ACOI sent a letter to the senators on January 31, providing largely supportive comments on their draft legislation, including support for earmarking 25 percent of new Medicare-funded residency positions to primary care over the first five years of new residency position distribution. The draft legislation includes 5,000 new residency positions as a placeholder. ACOI encouraged the bill authors to “stake out a strong starting point for residency position increases based on projected need,” and noted ACOI’s past support of legislation that would provide 14,000 new Medicare-supported GME positions over seven years.  

ACOI reminded the senators there is a projected shortage of non-primary care physicians and that attracting specialty physicians to rural areas will require other investments and policy changes, including loan forgiveness programs.  

The draft legislation prioritizes the distribution of slots to rural and underserved areas and redefines rural hospitals to ensure the residency positions intended for rural hospitals are not diverted to hospitals outside geographically rural areas. ACOI caveated its support for prioritizing GME positions for hospitals in rural and underserved areas by suggesting the designation of a medically underserved area should be about the service region and how many patients are coming to a hospital from rural area. ACOI also reminded the lawmakers it is difficult for rural and medically underserved areas to attract physicians to oversee and facilitate resident training.   

ACOI also voiced support for giving hospitals more time to build their residency programs, saying the current five-year limit for hospitals to begin training residents in a new program or expand an existing one is too constraining because of challenges with recruitment in rural areas. ACOI said it supports modifying the current five-year limit with an unlimited amount of time for hospitals to establish a new per resident amount or residency full-time equivalent cap.  

ACOI is encouraged with the bipartisan congressional interest in addressing physician workforce shortages and will continue to look for opportunities to engage with policymakers on this ACOI priority.  

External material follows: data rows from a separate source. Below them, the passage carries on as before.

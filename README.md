# 2-D 5/3 lifting DWT with dual data scan

A single-level two-dimensional discrete wavelet transform (the reversible
5/3 filter of JPEG 2000) for an N x N image, built so that the only line
storage is 2N words. Pixels are read from a dual-port frame memory two at a
time, and the read alternates every clock between the two rows of a
*stripe* (rows 2m and 2m+1). The row filter therefore produces coefficients
of two neighbouring rows together. A vertical pair of row coefficients is
exactly what one step of the column filter consumes, so column filtering runs
alongside row filtering instead of waiting for the whole frame. No multipliers or shifters are
used: the scaling by 1/2 and 1/4 is wiring, and each 1-D filter has four
adders.

Throughput is two pixels in and two subband coefficients out per clock. The
defaults are N = 256 and signed 8-bit pixels.

```
            +-----------+   2 pixels   +-----+  (L,H) of   +-----+  column  +-----+  (LL,LH) or
 load ----->| frame_ram |------------->| RPU |------------>| TU  |--------->| CPU |-----------> out
            | dual port |   per clock  |     |  row 2m,    |     |  pair    |     |  (HL,HH)
            +-----------+              +-----+  row 2m+1   +-----+          +-----+
                  ^  addresses             row unit        transpose    column unit
            +-----------+                                  unit         2 x N-word buffers
            | scan_ctrl |
            +-----------+
```

## The lifting step and its two-word state

For a line x[0..L-1] (a row, or a column of row coefficients) the transform is

```
d[k] = x[2k+1] - floor((x[2k] + x[2k+2]) / 2)      high band (predict, factor 1/2)
s[k] = x[2k]   + floor((d[k-1] + d[k] + 2) / 4)    low band  (update,  factor 1/4)
```

Boundaries use **zero extension**: every sample outside the line is 0. At the
left edge this gives d[-1] = -floor(x[0]/2). At the right edge x[L] = 0.
This is not the symmetric extension of JPEG 2000, so the coefficients next
to the image edges differ from a JPEG 2000 codec's.

Samples arrive as pairs (x[2k], x[2k+1]). d[k] needs x[2k+2], the first
sample of the *next* pair. So the step that receives pair k completes
pair k-1. Every 1-D unit here is therefore one pair behind its input, and
none of them needs a look-ahead buffer.

What the step has to remember about a line between pairs is folded into two
words (`lift53_core`):

```
P = 2*x[2k-1] + 1 - x[2k-2]     ->   d[k-1] = floor((P - x[2k]) / 2)
Q = 4*x[2k-2] + 2 + d[k-2]      ->   s[k-1] = floor((Q + d[k-1]) / 4)
next state:  P' = 2*x[2k+1] + 1 - x[2k],   Q' = 4*x[2k] + 2 + d[k-1]
```

Both identities are exact in integer arithmetic. The terms 2x+1 and 4x+2
are concatenations (`{b,1'b1}`, `{a,2'b10}`), and the divisions are
sign-extended bit selections (`hsu`, the hardwired scaling unit). So a step
needs four adders: P-a, Q+d, P' and Q'. The longest path is two adders.
A zero-extended line starts from P = 1 and Q = 2.

When a new line starts in the same unit (`first`), the step does two jobs
in one clock:

- It emits the old line's last pair. This uses x[L] = 0, so d = floor(P/2).
- It loads the new line's state, including d[-1].

The four adders are shared between the two jobs through two multiplexers.
Lines can therefore follow each other with no idle clock.

Widths: with B-bit signed input, one 5/3 level fits exactly in B+1 bits.
Row coefficients are 9 bits and subband coefficients 10 bits. The state
words are B+3 bits wide.

## Dual scan and the row unit

`scan_ctrl` addresses the two memory ports with neighbouring pixels of one
row, port A the even pixel and port B the odd one. The row alternates every
clock:

| clock | row  | port A    | port B    | (N = 256 addresses) |
|-------|------|-----------|-----------|---------------------|
| 1     | 2m   | 2k        | 2k+1      | 0 / 1               |
| 2     | 2m+1 | 2k        | 2k+1      | 256 / 257           |
| 3     | 2m   | 2k+2      | 2k+3      | 2 / 3               |
| 4     | 2m+1 | 2k+2      | 2k+3      | 258 / 259           |

`row_proc_unit` holds the (P, Q) state of both rows in a two-deep rotating
register. The state it reads in a clock was written two clocks earlier by
the same row. Its output is one L/H pair per clock, with upper and lower
rows alternating.

## Transpose unit

`transpose_unit` turns two consecutive row results, (L_u, H_u) then
(L_l, H_l), into two vertical pairs: (L_u, L_l) for an L column and then
(H_u, H_l) for the matching H column. It does this with five data registers:

- `r_l1` and `r_h1` hold the upper row's L and H.
- `r_h2` holds the lower row's H.
- Two output registers feed the column unit. Two 2:1 multiplexers choose
  what they load.

The multiplexer select is the half-rate phase, which is the row slot of the
incoming pair. Timing:

- The L pair leaves one clock after the lower row's input.
- The H pair leaves on the next clock.
- A continuous input stream gives a continuous output stream.

## Column unit and its 2N buffers

Column pairs reach `col_proc_unit` in the same order in every stripe:
L0, H0, L1, H1, ..., N columns in all. So each column's (P, Q) state can
live in two N-word shift registers that work like FIFOs:

- The word at the end of a buffer is the state the same column left one
  stripe earlier.
- The new state enters at the front.

This is the design's whole line memory: 2N words of PIX_W+4 bits.

The buffers are cleared at reset. On stripe 0 of every frame each column
restarts from the zero-extension state, and nothing is emitted. Stripe m
emits the coefficients of stripe m-1:

- For an L column: out_lo = LL, out_hi = LH.
- For an H column: out_lo = HL, out_hi = HH.

## Draining a frame

Each stage is one pair (rows) or one stripe (columns) behind its input. The
last coefficients of a frame would therefore stay in the pipeline. After
the N/2 image stripes, `scan_ctrl` reads N+2 more clocks with the pixel data
forced to 0:

- one whole stripe (rows N and N+1 of the zero-extended frame), then
- one more pair for each of its two rows.

A sideband tag (`dwt_pkg::scan_tag_t`) travels with every pair. It tells
each stage:

- which row of the stripe the pair belongs to;
- whether a result is due for it (no result comes from the first pair of a
  frame);
- whether that result lies in stripe 0;
- whether it is the frame's last result.

## Interface and timing (`dwt2d_top`)

| port | dir | width | meaning |
|------|-----|-------|---------|
| clk, rst_n | in | 1 | clock; asynchronous reset, active low |
| ld_en, ld_addr, ld_data | in | 1, 2·log2(N), PIX_W | write one signed pixel at row*N+col; ignored while busy |
| start | in | 1 | transform the stored frame |
| busy | out | 1 | from start until the last output |
| frame_done | out | 1 | pulse after the last output pair |
| out_valid | out | 1 | a coefficient pair is on out_lo/out_hi |
| out_hcol | out | 1 | 0: (LL, LH), 1: (HL, HH) |
| out_lo, out_hi | out | PIX_W+2 | signed subband coefficients |

Outputs come stripe by stripe: subband row m of every band, in the order
(LL,LH)[m][0], (HL,HH)[m][0], (LL,LH)[m][1], ... up to column N/2-1. Timing
is counted from the clock edge that samples `start`:

- The memory is read for N²/2 + N + 2 clocks.
- out_valid first rises N + 8 clocks after that edge.
- The stream then runs without a gap for N²/2 clocks.
- The last pair appears N²/2 + N + 7 clocks after the edge.

There is no back-pressure. A new frame may be loaded and started once `busy`
is low.

Size after coarse synthesis at the defaults: about 6,350 flip-flop bits, of
which 6,144 are the column buffers. There are about 640 word-level cells,
plus the 65,536 x 8-bit frame memory.

## Where this design departs from its source description

The architecture follows a published description:

- the dual scan;
- a row unit with two inputs and two outputs serving two rows on alternate
  clocks;
- a five-register, two-multiplexer transpose unit;
- a column unit with N-long zero-initialised shift-register buffers;
- hardwired scaling;
- zero extension.

These points are this design's own:

- **Latency.** The description claims 2-D results three clocks after the
  first pixels. A 5/3 high-pass coefficient needs the next pixel pair, and
  a low-pass row result needs the next stripe, so that is not reachable by
  a causal design. Here the first output comes after N + 8 clocks.
- **Frame time.** The drain adds N + 2 clocks per frame to the N²/2 of
  the description.
- **Lifting equations.** The printed predict/update equations index their
  neighbours inconsistently. The design uses the standard reversible 5/3
  with the low band on even positions. Its rounding is floor, plus 2 in
  the update.
- **Stored state.** The folded two-word state is this design's own. It is
  what makes the line memory exactly 2N words and each 1-D unit exactly
  four adders.
- **Critical path.** It is two adders without extra pipeline stages. The
  description reaches two adders by adding pipeline stages to a four-adder
  path.
- **Half-rate clock.** The transpose unit runs on the system clock, with
  the half-rate phase used as a multiplexer select instead of a second
  clock.
- **Frame memory.** It sits inside the top, with a load port, so the design
  is self-contained. The source treats the frame store as external memory.
  It is a plain dual-port array with one clock of read latency.
- **Not covered.** Multi-level decomposition and the 9/7 filter are
  mentioned in the source but are not part of this single-level 5/3 design.
- **Frame shape.** Frames are square N x N. A 1920x1080 HD frame needs a
  different frame memory and a non-square scan.

## Verification

Every testbench checks itself against an independent reference model in
`tb/dwt_ref_pkg.sv`. The model evaluates the two equations above directly,
with explicit floor division and explicit zero extension, and does not use
the folded state. Each testbench ends with a `TB_RESULT checks=... failures=...`
line.

| testbench | what it checks |
|-----------|----------------|
| tb_hsu | all 1,024 values of a 10-bit input against floor(x/2), floor(x/4) |
| tb_lift53_core | 41 lines of lengths 2..18, random and ±extreme, back to back |
| tb_row_proc_unit | dual-scan input over 5 stripes, pair values, one-clock delay, tags |
| tb_transpose_unit | 60 row pairs with a gap; L/H pair order and timing, tag/last |
| tb_col_proc_unit | two back-to-back frames, stripe-0 restart, bottom zero stripe |
| tb_scan_ctrl | every address and flag of two 8x8 frames, burst length, done |
| tb_frame_ram | dual-port reads, one-clock latency, read-during-write |
| tb_dwt2d_top | four 16x16 frames (random, checkerboards ±max, small), all coefficients, latency, frame time, gap-free output, and that every mechanism (row alternation, row-end flush, L and H column pairs, column restart, drain) occurs |
| tb_dwt2d_full | one random 256x256 frame at the default parameters, all 65,536 coefficients, latency and frame time |

To run one with Verilator 5:

```
verilator --binary --timing --assert -Irtl -Itb \
    rtl/dwt_pkg.sv tb/dwt_ref_pkg.sv tb/tb_dwt2d_full.sv --top-module tb_dwt2d_full
./obj_dir/Vtb_dwt2d_full
```

Replace the testbench name for the others. The full-size frame simulates in
a few seconds.

## Files

- `rtl/dwt_pkg.sv`: default sizes, the sideband tag type, the start state
- `rtl/hsu.sv`: hardwired scaling by 1/2 and 1/4
- `rtl/lift53_core.sv`: one lifting step on a pair, with the folded state
- `rtl/row_proc_unit.sv`, `rtl/transpose_unit.sv`, `rtl/col_proc_unit.sv`:
  the three pipeline stages
- `rtl/scan_ctrl.sv`: dual scan addresses, drain and tags
- `rtl/frame_ram.sv`: dual-port frame memory
- `rtl/dwt2d_top.sv`: the top level
- `tb/`: the testbenches above and the reference model

To change the frame size, set `N` on `dwt2d_top`. It must be even and at
least 2 (tested from 2 to 32 and at 256); the frame memory and the column buffers scale with it. `PIX_W`
sets the pixel width, and every internal width follows from it.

Bill to Halt Physician Pay Cut Introduced

Legislation has been introduced in the House that would stop the 2.83 percent cut to Medicare physician payment that took effect on January 1 and replace it with a 6.62 percent positive update. ACOI immediately endorsed the legislation and urged that Congress act quickly to advance the bill.  

The Medicare Patient Access and Practice Stabilization Act is being led Rep. Greg Murphy (R-NC), a physician and co-chair of the House GOP Doctor’s Caucus. Joining him on introduction of the bill were: Reps. Jimmy Panetta (D-CA), Mariannette Miller-Meeks, MD (R-IA), John Joyce, MD (R-PA), Carol Miller (R-WV), Claudia Tenney (R-NY), Raul Ruiz, MD (D-CA), Kim Schrier, MD (D-WA), Ami Bera, MD (D-CA), and Raja Krishnamoorthi (D-CA).

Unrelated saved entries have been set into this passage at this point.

// dwt_pkg: constants and types shared by the 2-D 5/3 lifting DWT.
//
// The sideband tag travels with every pixel pair from the scan controller,
// through the row processing unit and the transpose unit, to the column
// processing unit. It tells each stage which row of the stripe a pair belongs
// to and how to label the result it emits for that pair. The defaults
// (256x256 frame, 8-bit pixels) are those of the reference implementation;
// the field layout of the tag is this design's own.
package dwt_pkg;

  // Default frame size (NxN pixels) and pixel width.
  localparam int unsigned N_DEFAULT     = 256;
  localparam int unsigned PIX_W_DEFAULT = 8;

  // Sideband tag of one pixel pair / coefficient pair.
  typedef struct packed {
    logic slot;    // row of the stripe: 0 = upper (even) row, 1 = lower (odd) row
    logic emit;    // the row unit produces a valid L/H pair for this input
    logic s0;      // that L/H pair belongs to stripe 0 of the frame
    logic last;    // that L/H pair is the last one of the frame
  } scan_tag_t;

  // Lifting state of a line after the pairs seen so far:
  //   P = 2*x[2k-1] + 1 - x[2k-2]
  //   Q = 4*x[2k-2] + 2 + d[k-2]
  // For a line that is zero-extended on the left the start values are:
  localparam int P_INIT = 1;
  localparam int Q_INIT = 2;

endpackage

The legislation wipes out the 2.83 percent cut and provides extra payment to address inflation and offset the deficit from the cut in the first part of the year (January-March). The updated payment adjustment would be in effect starting April 1 through the remainder of 2025.  

Legislative activity is accelerating to enact a Fiscal Year 2025 federal spending bill before March 14, 2025 when the current continuing resolution that is keeping the government funded expires. ACOI and other physician organizations will be calling on Congress to add this legislation to a March 2025 government funding bill.